Fue parte del pesebre viviente, fue niño
Jesús, oveja, cabra, pastor, Pedro, Baltasar, árbol, fue todo menos Maria.
También fue Jesús de Nazaret, llevó la
cruz de madera alrededor de la plaza, mientras otros devotos, le pegaban con
látigos ficticios, también lo crucificaron y le tiraron con una lanza, que en
lugar de una punta tenía una sopapa para que haga ventosa y se quede pegada en
su cuerpo.
Llevó laureles en el domingo de ramos de
todas las pascuas. Comió pescado y verduras y nunca carne durante semana santa.

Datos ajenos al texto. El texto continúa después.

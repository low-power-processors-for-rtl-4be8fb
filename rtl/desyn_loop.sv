// desyn_loop: a self-timed loop in the style of the de-synchronisation
// design studies: one desyn-element (master and slave latch with their
// semi-decoupled controllers) whose output data goes through a block of
// combinational logic and back to its input, while its output request goes
// through a matched delay and back as its input request.
//
// How it works:
//   - the element's output channel (q, request, acknowledge) is forked
//     (hs_fork) to the loop path and to an observer channel
//     (obs_req/obs_ack), which can watch every value q takes, as the
//     monitor of the second design study did;
//   - on the loop path the request passes the matched delay, which is
//     outside this block between req_to_delay and req_from_delay;
//   - the delayed request is joined (hs_join) with an external token
//     channel (ext_req/ext_ack) before it reaches the element's input, so
//     one loop cycle runs per external token and the loop stalls while no
//     token is offered. Holding ext_req high on every cycle lets it run
//     freely.
// The combinational logic is a W-bit incrementer, so q counts completed
// loop cycles, starting from 0 after reset.
//
// Interface: rst_n; req_to_delay/req_from_delay (matched delay, must be
// longer than the incrementer); ext_req/ext_ack (4-phase token input);
// obs_req/obs_ack (4-phase output, q valid from obs_req+ to obs_ack+); q.
// Timing: no clock; the cycle time is the delay plus the controllers'
// gate delays, or the token rate if slower.
// The element, the delay and the loop follow the document's drawing of the
// first design study; the incrementer, W = 8, the observer fork and the
// token join are this design's own choices (the document does not say
// what the logic computed). The data path q -> incrementer -> master latch
// -> slave latch -> q is a loop through latches that are never open at the
// same time; a linter reports it, and the controller loops, as circular
// combinational logic, which is the nature of this circuit.
module desyn_loop #(
  parameter int unsigned W = 8
) (
  input  logic         rst_n,
  output logic         req_to_delay,
  input  logic         req_from_delay,
  input  logic         ext_req,
  output logic         ext_ack,
  output logic         obs_req,
  input  logic         obs_ack,
  output logic [W-1:0] q
);
  logic         in_req, in_ack, out_req, out_ack;
  logic [1:0]   j_ack, f_req;
  logic [W-1:0] d;

  assign d = q + W'(1);

  desyn_element #(.W(W), .INIT('0)) u_elem (
    .rst_n, .d, .rin(in_req), .ain(in_ack),
    .q, .rout(out_req), .aout(out_ack)
  );

  hs_fork #(.N(2)) u_fork (
    .rst_n, .rin(out_req), .ain(out_ack),
    .rout(f_req), .aout({obs_ack, j_ack[0]})
  );
  assign req_to_delay = f_req[0];
  assign obs_req      = f_req[1];

  hs_join #(.N(2)) u_join (
    .rst_n, .rin({ext_req, req_from_delay}), .ain(j_ack),
    .rout(in_req), .aout(in_ack)
  );
  assign ext_ack = j_ack[1];
endmodule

Pero su más resonante hazaña religiosa,
fue cuando tenía unos 14 o 15 años. Como buen adolescente, iba a caer en la
tentación de autoamarse. Encerrado en el baño, sentado en el inodoro y con una
revista viva que en la tapa estaba Susana Jiménez, empezó la aventura de darse
placer. Subía y bajaba esa intrépida mano hasta que el cosquilleo llegó y el
producto salió expulsado generando una sensación de placer nunca antes
experimentada. Tal vez la sensación de máximo placer que Juan había tenido fue
cuando lo crucificaron y con la soga que le ataba las manos le hicieron una
importante quemadura en las muñecas, que él luego soñaría con que eran
estigmas. Pero en ésta oportunidad, encerrado en el baño había sentido una
especie de placer que a pesar del gran regocijo, le hacía crecer demasiado la
culpa.
Es así que una vez limpiada toda la
escena, fue inmediatamente a confesarse con el cura Roberto, quién lo eximió de
toda culpa y Juan se fue en paz. Aunque nunca más caería en esas tentaciones.
Entre los 18 años y los 32, paso su vida
como misionero, esparciendo la palabra del señor por todos los rincones de
Argentina y luego Sudamérica.
Como era lampiño y de poca barba, fue a
Hair Recovery para implantarse la barba de Jesús y generar más confianza en su
palabra.
Cuando cumplió 33, pensó que eran sus
últimos 365 días para hacer las más grandes obras de caridad, salvó a un pueblo
entero de la sequía, salvó a una familia de un incendio, construyo iglesias por
doquier. Los días iban pasando pero él no hacía ningún milagro y el carnet para
entrar al club de los 33 no llegaba.
Cumplió 34 y nada pasó.
Algunos dicen, que se
cambió el nombre y es cacique en una tribu en África pero otros, creen que Dios
lo castigó con una irreparable calvicie por querer ser como Jesús y no crear su
propia religión.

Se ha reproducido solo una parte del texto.